A spark of annoyance causes me to twist my face, reflecting the emotion. "What the fuck? Won't they ever leave you alone?" I would really tell him to cease contact with his friends and family if he didn't like them so much - still, what really matters is if he won't listen to them.

"Calm down." He breathes a chuckle, cupping one side of my face. "I won't leave you." Bringing me closer, he places a kiss on my jaw. "I love you too much for so..." His breathe and lips tickle my skin as he speaks against it, a good sensation.

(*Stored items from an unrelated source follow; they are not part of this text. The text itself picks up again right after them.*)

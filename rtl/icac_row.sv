// icac_row: a row of W incomplete adder cells.
// For two W-bit words A and B it produces the approximate sum P = A | B
// and the error recovery vector Q = A & B, with A + B = P + Q. P alone is
// an approximation of the sum that is never larger than it. Purely
// combinational; W = 8 is the document's example width.
module icac_row #(
  parameter int unsigned W = 8
) (
  input  logic [W-1:0] a,
  input  logic [W-1:0] b,
  output logic [W-1:0] p,
  output logic [W-1:0] q
);
  for (genvar i = 0; i < W; i++) begin : g_cell
    icac u_cell (.a(a[i]), .b(b[i]), .p(p[i]), .q(q[i]));
  end
endmodule
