// tb_icac_row: checks an 8-bit row of incomplete adder cells on the
// worked example A = 01011111, B = 00110110 (P = 01111111,
// Q = 00010110, A + B = 10010101) and on random words, where
// P + Q must equal A + B and P must never exceed A + B.
module tb_icac_row;
  localparam int W = 8;
  logic [W-1:0] a, b, p, q;
  int checks = 0, failures = 0;

  icac_row #(.W(W)) dut (.a(a), .b(b), .p(p), .q(q));

  task automatic check(input bit ok, input string what);
    checks++;
    if (!ok) begin
      failures++;
      $display("FAIL %s: a=%b b=%b p=%b q=%b", what, a, b, p, q);
    end
  endtask

  initial begin
    #1000000;
    failures++;
    $display("TB_RESULT checks=%0d failures=%0d", checks, failures);
    $finish;
  end

  initial begin
    a = 8'b01011111;
    b = 8'b00110110;
    #1;
    check(p == 8'b01111111, "example P");
    check(q == 8'b00010110, "example Q");
    check(int'(p) + int'(q) == 'b10010101, "example sum");
    for (int n = 0; n < 2000; n++) begin
      a = W'($urandom);
      b = W'($urandom);
      #1;
      check(int'(p) + int'(q) == int'(a) + int'(b), "P+Q");
      check(int'(p) <= int'(a) + int'(b), "P bound");
      for (int i = 0; i < W; i++) begin
        check(p[i] == (a[i] | b[i]) && q[i] == (a[i] & b[i]), "bit");
      end
    end
    $display("TB_RESULT checks=%0d failures=%0d", checks, failures);
    $finish;
  end
endmodule
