// atc: approximate tree compressor (ATC-n).
// Compresses N shifted rows into N/2 rows plus one compensation vector.
// Row k has weight offset k*S. Rows are taken in pairs (2j, 2j+1); the
// W-S bit positions the two rows of a pair share go through a row of
// incomplete adder cells, and the S bits at either end that only one row
// covers pass through unchanged. Each pair gives an approximate sum
// p[j] (W+S bits, weight offset 2*j*S) and an error recovery vector Q_j.
// The N/2 recovery vectors are then ORed, bit by bit at their absolute
// positions, into the compensation vector v, which approximates their
// sum (the Q vectors are sparse: each bit is 1 with probability 1/4 for
// random inputs). The N/2 rows plus v are what the next stage adds; the
// loss is where two Q vectors have a 1 at the same position.
// With N = 8, W = 8, S = 1 this is the document's ATC-8 over the eight
// partial product rows of an 8x8 multiplier; with N = 4, W = 9, S = 2 it
// is the ATC-4 that follows it. v is given over the full span of the
// input rows, (N-1)*S+W bits, with zeros where no Q bit lies.
// Purely combinational.
module atc #(
  parameter int unsigned N = 8,   // number of input rows (even)
  parameter int unsigned W = 8,   // width of each input row
  parameter int unsigned S = 1    // weight offset between consecutive rows
) (
  input  logic [N-1:0][W-1:0]     rows,
  output logic [N/2-1:0][W+S-1:0] p,
  output logic [(N-1)*S+W-1:0]    v
);
  localparam int unsigned M  = W - S;          // iCACs per pair
  localparam int unsigned VW = (N-1)*S + W;    // span of all rows

  logic [N/2-1:0][M-1:0] q;

  for (genvar j = 0; j < N/2; j++) begin : g_pair
    logic [M-1:0] pm;
    // Lower row bits S..W-1 meet upper row bits 0..W-S-1.
    icac_row #(.W(M)) u_row (
      .a(rows[2*j][W-1:S]),
      .b(rows[2*j+1][M-1:0]),
      .p(pm),
      .q(q[j])
    );
    assign p[j] = {rows[2*j+1][W-1:M], pm, rows[2*j][S-1:0]};
  end

  // Compensation vector: OR of the recovery vectors at their positions.
  always_comb begin
    v = '0;
    for (int j = 0; j < N/2; j++) begin
      v = v | (VW'(q[j]) << ((2*j+1)*S));
    end
  end

  if (N % 2 != 0 || W <= S) begin : g_bad_params
    $error("atc: N must be even and W must exceed S");
  end
endmodule
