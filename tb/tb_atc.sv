// tb_atc: checks the approximate tree compressor in both sizes the
// multiplier uses, ATC-8 (8 rows of 8 bits, offset 1) and ATC-4 (4 rows
// of 9 bits, offset 2), on random rows. Each p[j] must be the OR of its
// pair of rows at their positions, v the OR of the pairs' ANDs, and
// sum(p) + v must never exceed the weighted sum of the rows and equal it
// when no two recovery vectors overlap.
module tb_atc;
  int checks = 0, failures = 0;
  int exact_cases = 0, lossy_cases = 0;

  logic [7:0][7:0] r8;
  logic [3:0][8:0] p8;
  logic [14:0]     v8;
  logic [3:0][8:0] r4;
  logic [1:0][10:0] p4;
  logic [14:0]     v4;

  atc #(.N(8), .W(8), .S(1)) dut8 (.rows(r8), .p(p8), .v(v8));
  atc #(.N(4), .W(9), .S(2)) dut4 (.rows(r4), .p(p4), .v(v4));

  task automatic check(input bit ok, input string what);
    checks++;
    if (!ok) begin
      failures++;
      $display("FAIL %s", what);
    end
  endtask

  // Generic check of one compressor given absolute-position rows.
  task automatic check_atc(input int n, input int s, input longint rows_abs[],
                           input longint p_abs[], input longint v, input string tag);
    longint sum_in, sum_out, qsum, vexp;
    sum_in = 0; sum_out = 0; qsum = 0; vexp = 0;
    for (int k = 0; k < n; k++) sum_in += rows_abs[k];
    for (int j = 0; j < n/2; j++) begin
      longint q;
      q = rows_abs[2*j] & rows_abs[2*j+1];
      check(p_abs[j] == (rows_abs[2*j] | rows_abs[2*j+1]), {tag, " p"});
      vexp |= q;
      qsum += q;
      sum_out += p_abs[j];
    end
    check(v == vexp, {tag, " v"});
    check(sum_out + v <= sum_in, {tag, " bound"});
    check((sum_out + qsum) == sum_in, {tag, " p+q identity"});
    if (vexp == qsum) begin
      exact_cases++;
      check(sum_out + v == sum_in, {tag, " exact"});
    end else lossy_cases++;
  endtask

  initial begin
    #10000000;
    failures++;
    $display("TB_RESULT checks=%0d failures=%0d", checks, failures);
    $finish;
  end

  initial begin
    longint ra[], pa[];
    for (int n = 0; n < 3000; n++) begin
      // Sparse inputs now and then, so that both exact and lossy cases occur.
      for (int k = 0; k < 8; k++) r8[k] = 8'($urandom) & ((n % 3 == 0) ? 8'($urandom) : 8'hFF);
      for (int k = 0; k < 4; k++) r4[k] = 9'($urandom) & ((n % 3 == 0) ? 9'($urandom) : 9'h1FF);
      #1;
      ra = new[8]; pa = new[4];
      for (int k = 0; k < 8; k++) ra[k] = longint'(r8[k]) << k;
      for (int j = 0; j < 4; j++) pa[j] = longint'(p8[j]) << (2*j);
      check_atc(8, 1, ra, pa, longint'(v8), "atc8");
      ra = new[4]; pa = new[2];
      for (int k = 0; k < 4; k++) ra[k] = longint'(r4[k]) << (2*k);
      for (int j = 0; j < 2; j++) pa[j] = longint'(p4[j]) << (4*j);
      check_atc(4, 2, ra, pa, longint'(v4), "atc4");
    end
    check(exact_cases > 0 && lossy_cases > 0, "coverage of exact and lossy cases");
    $display("exact=%0d lossy=%0d", exact_cases, lossy_cases);
    $display("TB_RESULT checks=%0d failures=%0d", checks, failures);
    $finish;
  end
endmodule
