// cma: K-bit carry-maskable adder.
// A ripple-carry adder whose bit 0 is a carry-maskable half adder and
// whose higher bits are carry-maskable full adders, each with its own
// mask bit (1 = accurate, 0 = no carry generated at that bit). Setting
// the upper u mask bits and clearing the lower K-u makes the upper u bits
// an exact adder and the lower bits OR gates, which shortens the carry
// chain to u bits: mask = all ones is a K-bit ripple adder, mask = 0 is a
// row of OR gates. There is no carry input, since the part below the CMA
// produces no carry. Purely combinational. K = 7 is the document's size.
module cma #(
  parameter int unsigned K = 7
) (
  input  logic [K-1:0] x,
  input  logic [K-1:0] y,
  input  logic [K-1:0] mask,
  output logic [K-1:0] s,
  output logic         cout
);
  logic [K:0] c;  // c[i] is the carry into bit i
  assign c[0] = 1'b0;

  cm_ha u_ha (.mask_x(mask[0]), .x(x[0]), .y(y[0]), .s(s[0]), .cout(c[1]));

  for (genvar i = 1; i < K; i++) begin : g_fa
    cm_fa u_fa (.mask_x(mask[i]), .x(x[i]), .y(y[i]), .cin(c[i]),
                .s(s[i]), .cout(c[i+1]));
  end

  assign cout = c[K];
endmodule
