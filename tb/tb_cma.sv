// tb_cma: checks the 7-bit carry-maskable adder on random operands and
// masks against a bit-serial model, and on every operand pair for the
// two extreme settings: all mask bits set must give x + y, none set must
// give x | y with no carry out.
module tb_cma;
  localparam int K = 7;
  logic [K-1:0] x, y, mask, s;
  logic         cout;
  int checks = 0, failures = 0;

  cma #(.K(K)) dut (.x(x), .y(y), .mask(mask), .s(s), .cout(cout));

  function automatic logic [K:0] model(input logic [K-1:0] xx, yy, mm);
    logic [K:0] r;
    logic c;
    c = 1'b0;
    for (int i = 0; i < K; i++) begin
      if (mm[i]) begin
        r[i] = xx[i] ^ yy[i] ^ c;
        c = (xx[i] & yy[i]) | (c & (xx[i] ^ yy[i]));
      end else begin
        r[i] = (xx[i] | yy[i]) ^ c;
        c = (xx[i] | yy[i]) & c;
      end
    end
    r[K] = c;
    return r;
  endfunction

  task automatic check(input logic [K:0] exp, input string what);
    checks++;
    if ({cout, s} !== exp) begin
      failures++;
      if (failures < 10)
        $display("FAIL %s x=%b y=%b mask=%b: got %b exp %b", what, x, y, mask, {cout, s}, exp);
    end
  endtask

  initial begin
    #100000000;
    failures++;
    $display("TB_RESULT checks=%0d failures=%0d", checks, failures);
    $finish;
  end

  initial begin
    for (int i = 0; i < (1 << K); i++) begin
      for (int j = 0; j < (1 << K); j++) begin
        x = K'(i);
        y = K'(j);
        mask = '1;
        #1;
        check((K+1)'(i + j), "accurate");
        mask = '0;
        #1;
        check({1'b0, x | y}, "or-mode");
      end
    end
    for (int n = 0; n < 20000; n++) begin
      x = K'($urandom);
      y = K'($urandom);
      mask = K'($urandom);
      #1;
      check(model(x, y, mask), "random");
    end
    $display("TB_RESULT checks=%0d failures=%0d", checks, failures);
    $finish;
  end
endmodule
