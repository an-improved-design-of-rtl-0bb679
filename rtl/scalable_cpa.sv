// scalable_cpa: accuracy-scalable final adder of the 8x8 multiplier.
// Adds the two rows left by the reduction tree in three parts:
//   truncated part, bits 0..4: bits 0 and 1 are taken from the sum row
//     (the carry row is empty there) and bits 2..4 are the OR of the two
//     rows; no carry leaves this part.
//   controllable part, bits 5..11: a 7-bit carry-maskable adder; mask
//     bit i enables the carry of product bit 5+i (1 = accurate).
//   accurate part, bits 12..14: three full adders fed by the CMA's carry
//     out; the carry out of bit 14 is product bit 15.
// The longest carry chain is therefore 10 bits (5..14) with all mask bits
// set and 3 bits with all cleared. Split points follow the document.
// Purely combinational.
module scalable_cpa
  import acm_pkg::*;
(
  input  row_t     sum_row,
  input  row_t     carry_row,
  input  mask_t    mask,
  output product_t z
);
  logic       cma_cout;
  logic [3:0] acc_c;  // carries inside the accurate part

  // Truncated part.
  assign z[1:0] = sum_row[1:0];
  assign z[TRUNC_W-1:2] = sum_row[TRUNC_W-1:2] | carry_row[TRUNC_W-1:2];

  // Controllable part.
  cma #(.K(CMA_W)) u_cma (
    .x   (sum_row[ACC_LO-1:CMA_LO]),
    .y   (carry_row[ACC_LO-1:CMA_LO]),
    .mask(mask),
    .s   (z[ACC_LO-1:CMA_LO]),
    .cout(cma_cout)
  );

  // Accurate part.
  assign acc_c[0] = cma_cout;
  for (genvar i = 0; i < 3; i++) begin : g_acc
    full_adder u_fa (.a(sum_row[ACC_LO+i]), .b(carry_row[ACC_LO+i]),
                     .ci(acc_c[i]), .s(z[ACC_LO+i]), .c(acc_c[i+1]));
  end
  assign z[PROD_W-1] = acc_c[3];
endmodule
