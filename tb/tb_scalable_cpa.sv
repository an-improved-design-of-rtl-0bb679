// tb_scalable_cpa: checks the three-part final adder on random rows and
// masks against a reference model, and checks that with all mask bits
// set and no overlapping bits in the truncated part the result is the
// exact sum of the two rows.
module tb_scalable_cpa;
  import acm_ref_pkg::*;
  logic [14:0] x, y;
  logic [6:0]  mask;
  logic [15:0] z;
  int checks = 0, failures = 0;
  int n_carry_in_acc = 0, n_masked_loss = 0;

  scalable_cpa dut (.sum_row(x), .carry_row(y), .mask(mask), .z(z));

  initial begin
    #10000000;
    failures++;
    $display("TB_RESULT checks=%0d failures=%0d", checks, failures);
    $finish;
  end

  initial begin
    for (int n = 0; n < 50000; n++) begin
      ref_stats_t st;
      logic [15:0] ez;
      x = 15'($urandom);
      y = 15'($urandom) & 15'h7FFC;
      mask = (n % 4 == 0) ? 7'h7F : 7'($urandom);
      #1;
      st = '{default: 0};
      ez = cpa_ref(x, y, mask, st);
      checks++;
      if (z !== ez) begin
        failures++;
        if (failures < 10) $display("FAIL x=%h y=%h m=%b z=%h exp %h", x, y, mask, z, ez);
      end
      if (st.cma_carry) n_carry_in_acc++;
      if (st.cma_loss > 0) n_masked_loss++;
      if (mask == 7'h7F && (x[4:0] & y[4:0]) == 0) begin
        checks++;
        if (int'(z) != int'(x) + int'(y)) failures++;
      end
    end
    $display("carry_into_accurate=%0d masked_loss=%0d", n_carry_in_acc, n_masked_loss);
    checks++;
    if (n_carry_in_acc == 0 || n_masked_loss == 0) failures++;
    $display("TB_RESULT checks=%0d failures=%0d", checks, failures);
    $finish;
  end
endmodule
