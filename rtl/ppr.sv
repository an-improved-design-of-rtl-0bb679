// ppr: approximate partial product reduction of an 8x8 multiplier.
// Reduces the 64 partial products to two 15-bit rows in three stages.
//   Stage 1: an ATC-8 turns the eight partial product rows into four
//            rows P1..P4 (weight offsets 0, 2, 4, 6) and compensation
//            vector V1; an ATC-4 turns P1..P4 into P5 (offset 0) and P6
//            (offset 4) and compensation vector V2; a row of seven iCACs
//            over bits 4..10 turns P5 and P6 into P7 and recovery vector
//            Q7. Only the final iCAC row keeps both outputs, so no
//            accuracy is lost there.
//   Stage 2: bits 4..10 now hold four bits each (P7, Q7, V1, V2); seven
//            OR gates replace V1 + V2 by V1 | V2 there, leaving at most
//            three bits per column.
//   Stage 3: half adders at bits 1 and 13 and full adders at bits 2..12
//            reduce the three rows to a sum row and a carry row.
// The approximations (OR of the Q vectors inside each ATC, OR of V1 and
// V2) only drop value, so the two rows never add up to more than the
// exact product. Structure, bit ranges and gate counts follow the
// document; it is purely combinational.
// Outputs: sum_row bits 0..14; carry_row bits 2..14 (bits 0, 1 are 0).
// The bits of the Stage 2 rows r1 and r2 that no adder reads (r1 bits 0
// and 14, r2 bits 0, 1, 13 and 14) are always zero, so lint reports them
// as unused.
module ppr
  import acm_pkg::*;
(
  input  logic [OP_W-1:0][OP_W-1:0] pp,         // pp[i][j] = a[j] & b[i]
  output row_t                      sum_row,
  output row_t                      carry_row
);
  // Stage 1 -------------------------------------------------------------
  logic [3:0][OP_W:0]   p14;   // P1..P4, 9 bits each
  logic [1:0][OP_W+2:0] p56;   // P5, P6, 11 bits each
  row_t                 v1, v2;
  row_t                 p7, q7;
  logic [6:0]           p7_mid, q7_mid;

  atc #(.N(8), .W(OP_W), .S(1)) u_atc8 (.rows(pp), .p(p14), .v(v1));
  atc #(.N(4), .W(OP_W+1), .S(2)) u_atc4 (.rows(p14), .p(p56), .v(v2));

  // P5 covers bits 0..10 and P6 bits 4..14; they share bits 4..10.
  icac_row #(.W(7)) u_row7 (
    .a(p56[0][10:4]),
    .b(p56[1][6:0]),
    .p(p7_mid),
    .q(q7_mid)
  );
  assign p7 = {p56[1][10:7], p7_mid, p56[0][3:0]};
  assign q7 = {4'b0, q7_mid, 4'b0};

  // Stage 2 -------------------------------------------------------------
  // Three rows: r0 = P7; r1 = Q7 in bits 4..10 and V1 elsewhere;
  // r2 = V1 | V2 in bits 4..10 and V2 elsewhere.
  row_t r0, r1, r2;
  always_comb begin
    r0 = p7;
    for (int k = 0; k < ROW_W; k++) begin
      if (k >= OR_LO && k <= OR_HI) begin
        r1[k] = q7[k];
        r2[k] = v1[k] | v2[k];
      end else begin
        r1[k] = v1[k];
        r2[k] = v2[k];
      end
    end
  end

  // Stage 3 -------------------------------------------------------------
  logic [ROW_W-1:0] cy;  // cy[k+1] is the carry out of column k
  assign cy[0]      = 1'b0;
  assign cy[1]      = 1'b0;
  assign sum_row[0] = r0[0];

  half_adder u_ha1 (.a(r0[1]), .b(r1[1]), .s(sum_row[1]), .c(cy[2]));
  for (genvar k = 2; k <= 12; k++) begin : g_fa
    full_adder u_fa (.a(r0[k]), .b(r1[k]), .ci(r2[k]),
                     .s(sum_row[k]), .c(cy[k+1]));
  end
  half_adder u_ha13 (.a(r0[13]), .b(r1[13]), .s(sum_row[13]), .c(cy[14]));
  assign sum_row[14] = r0[14];

  assign carry_row = cy;
endmodule
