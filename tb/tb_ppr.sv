// tb_ppr: checks the three reduction stages of the 8x8 multiplier for
// every operand pair against a column-by-column reference model. The two
// output rows must match the model, add up to no more than a * b, and
// both approximations (OR of recovery vectors inside the compressors,
// OR of V1 and V2 in Stage 2) must be seen losing value at least once.
module tb_ppr;
  import acm_ref_pkg::*;
  logic [7:0] a, b;
  logic [7:0][7:0] pp;
  logic [14:0] sum_row, carry_row;
  int checks = 0, failures = 0;
  int n_atc_loss = 0, n_or_loss = 0, n_exact = 0;

  ppr dut (.pp(pp), .sum_row(sum_row), .carry_row(carry_row));

  always_comb for (int i = 0; i < 8; i++) pp[i] = a & {8{b[i]}};

  initial begin
    #10000000;
    failures++;
    $display("TB_RESULT checks=%0d failures=%0d", checks, failures);
    $finish;
  end

  initial begin
    for (int i = 0; i < 256; i++) begin
      for (int j = 0; j < 256; j++) begin
        logic [14:0] ex, ey;
        ref_stats_t st;
        int total;
        a = 8'(i);
        b = 8'(j);
        #1;
        st = '{default: 0};
        reduce_ref(a, b, ex, ey, st);
        total = int'(sum_row) + int'(carry_row);
        checks++;
        if (sum_row !== ex || carry_row !== ey) begin
          failures++;
          if (failures < 10)
            $display("FAIL a=%0d b=%0d rows %h %h exp %h %h", i, j, sum_row, carry_row, ex, ey);
        end
        checks++;
        if (total > i * j || total != i * j - int'(st.atc_loss) - int'(st.or_loss)) failures++;
        checks++;
        if (carry_row[1:0] !== 2'b00) failures++;
        if (st.atc_loss > 0) n_atc_loss++;
        if (st.or_loss > 0) n_or_loss++;
        if (total == i * j) n_exact++;
      end
    end
    $display("atc_loss=%0d or_loss=%0d exact=%0d of 65536", n_atc_loss, n_or_loss, n_exact);
    checks++;
    if (n_atc_loss == 0 || n_or_loss == 0 || n_exact == 0) failures++;
    $display("TB_RESULT checks=%0d failures=%0d", checks, failures);
    $finish;
  end
endmodule
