// acm_mult8: 8x8 unsigned accuracy-controllable approximate multiplier.
// z approximates a * b. Partial products are formed by AND gates
// (pp_gen), reduced to two rows by approximate tree compressors and a
// short Wallace-style stage (ppr), and added by a final adder whose
// middle seven bits are carry-maskable (scalable_cpa). The 7-bit mask
// sets the accuracy at run time: mask[i] = 1 lets product bit 5+i
// generate a carry. The intended settings are thermometer codes, the
// upper u bits set: u = 7 gives the most accurate result, u = 0 the
// shortest carry chain and least switching. The result is never above
// the exact product; even with every mask bit set it may be below it,
// because the compressors and the truncated low bits approximate.
// Purely combinational: no clock, no reset, result valid one
// propagation delay after the inputs change. The structure is the
// document's; the raw 7-bit mask port is this design's choice.
module acm_mult8
  import acm_pkg::*;
(
  input  operand_t a,
  input  operand_t b,
  input  mask_t    mask,
  output product_t z
);
  logic [OP_W-1:0][OP_W-1:0] pp;
  row_t sum_row, carry_row;

  pp_gen #(.N(OP_W)) u_pp (.a(a), .b(b), .pp(pp));
  ppr u_ppr (.pp(pp), .sum_row(sum_row), .carry_row(carry_row));
  scalable_cpa u_cpa (.sum_row(sum_row), .carry_row(carry_row),
                      .mask(mask), .z(z));
endmodule
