// tb_acm_mult8: end-to-end test of the 8x8 accuracy-controllable
// approximate multiplier at its default (and only) size. Every operand
// pair is run at each of the eight thermometer mask settings u = 0..7
// (upper u CMA bits accurate), and a random sample at arbitrary masks.
// Each result is compared with an independent reference model and must
// not exceed a * b; for a fixed operand pair the result must not drop
// when u grows. The test counts how often each approximation mechanism
// acts (compressor OR loss, Stage 2 OR loss, truncation loss, masked
// carry, carry into the accurate part) and fails if one never does.
// It prints the mean error per setting and the results for four example
// operand pairs.
module tb_acm_mult8;
  import acm_ref_pkg::*;
  logic [7:0]  a, b;
  logic [6:0]  mask;
  logic [15:0] z;
  int checks = 0, failures = 0;
  int n_atc = 0, n_or = 0, n_trunc = 0, n_masked = 0, n_carry = 0, n_exact = 0;
  longint err_sum[8];

  acm_mult8 dut (.a(a), .b(b), .mask(mask), .z(z));

  function automatic logic [6:0] thermo(input int u);
    return 7'(((1 << u) - 1) << (7 - u));
  endfunction

  task automatic run_one(input int i, input int j, input logic [6:0] m, output logic [15:0] res);
    ref_stats_t st;
    logic [15:0] ez;
    a = 8'(i);
    b = 8'(j);
    mask = m;
    #1;
    st = '{default: 0};
    ez = mult_ref(a, b, m, st);
    res = z;
    checks++;
    if (z !== ez) begin
      failures++;
      if (failures < 10) $display("FAIL a=%0d b=%0d mask=%b z=%0d exp %0d", i, j, m, z, ez);
    end
    checks++;
    if (int'(z) > i * j) failures++;
    if (st.atc_loss > 0) n_atc++;
    if (st.or_loss > 0) n_or++;
    if (st.trunc_loss > 0) n_trunc++;
    if (st.cma_loss > 0) n_masked++;
    if (st.cma_carry) n_carry++;
    if (int'(z) == i * j) n_exact++;
  endtask

  initial begin
    #100000000;
    failures++;
    $display("TB_RESULT checks=%0d failures=%0d", checks, failures);
    $finish;
  end

  initial begin
    logic [15:0] r, prev;
    for (int u = 0; u < 8; u++) err_sum[u] = 0;
    for (int i = 0; i < 256; i++) begin
      for (int j = 0; j < 256; j++) begin
        for (int u = 0; u < 8; u++) begin
          run_one(i, j, thermo(u), r);
          err_sum[u] += longint'(i * j) - longint'(r);
          if (u > 0) begin
            checks++;
            if (r < prev) failures++;
          end
          prev = r;
        end
      end
    end
    for (int n = 0; n < 20000; n++) run_one(int'($urandom_range(255)), int'($urandom_range(255)),
                                            7'($urandom), r);
    // Mask at full accuracy, one example pair worked out by hand:
    // 255 x 255 = 65025; the result must stay below it.
    run_one(255, 255, 7'h7F, r);
    $display("255x255 at u=7: %0d", r);
    for (int u = 0; u < 8; u++)
      $display("u=%0d mean error %0.2f", u, real'(err_sum[u]) / 65536.0);
    for (int u = 1; u < 8; u++) begin
      checks++;
      if (err_sum[u] > err_sum[u-1]) failures++;
    end
    // Example operand pairs.
    begin
      automatic int ea[4] = '{45, 61, 109, 47};
      automatic int eb[4] = '{35, 43, 47, 59};
      for (int k = 0; k < 4; k++) begin
        logic [15:0] r0, r7;
        run_one(ea[k], eb[k], 7'h00, r0);
        run_one(ea[k], eb[k], 7'h7F, r7);
        $display("%0d x %0d = %0d: u=0 -> %0d, u=7 -> %0d", ea[k], eb[k], ea[k] * eb[k], r0, r7);
      end
    end
    $display("mechanisms: atc_loss=%0d or_loss=%0d trunc_loss=%0d masked_carry=%0d carry_into_accurate=%0d exact=%0d",
             n_atc, n_or, n_trunc, n_masked, n_carry, n_exact);
    checks++;
    if (n_atc == 0 || n_or == 0 || n_trunc == 0 || n_masked == 0 || n_carry == 0 || n_exact == 0)
      failures++;
    $display("TB_RESULT checks=%0d failures=%0d", checks, failures);
    $finish;
  end
endmodule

"Good to know." I mutter shortly before turning to kiss him once again.

Frank is like a drug. A drug I can't ever get enough from. It's impossible to keep myself away from him and he's always there in my mind when we're not near to each other - even if events like this are extremely rare. Even the simple act of gazing at him intoxicates me so much, confirming my theories I'd not last a day completely away from him. I know I'm being selfish for dragging him into this madness, but it was hard to keep my eyes far from him even in the first time we ran into each other. The thing is to keep him well-hidden while he's with me and live each night like if it was our last. Because, maybe, it is. I will never know if a silver bullet will cross my chest in the next second.

~

My eyes fixate on the boy's head and, in that moment, I wish stares could do something and the teenager would drop dead right there. It, however, seems to be so intense that he's able to feel it. His eyes widen when meeting mine and the spray paint can even falls from his hand as he starts running away.

"Where do you think you're going?" He's met with me, having crossed arms over my chest as I lean against a wall, as soon as he turns a corner. A loud scream leaves his throat, but it's the last one to ever do so since, in a second, his right jugular is already perforated and his warm blood is gushing inside my mouth - he stops struggling after some seconds.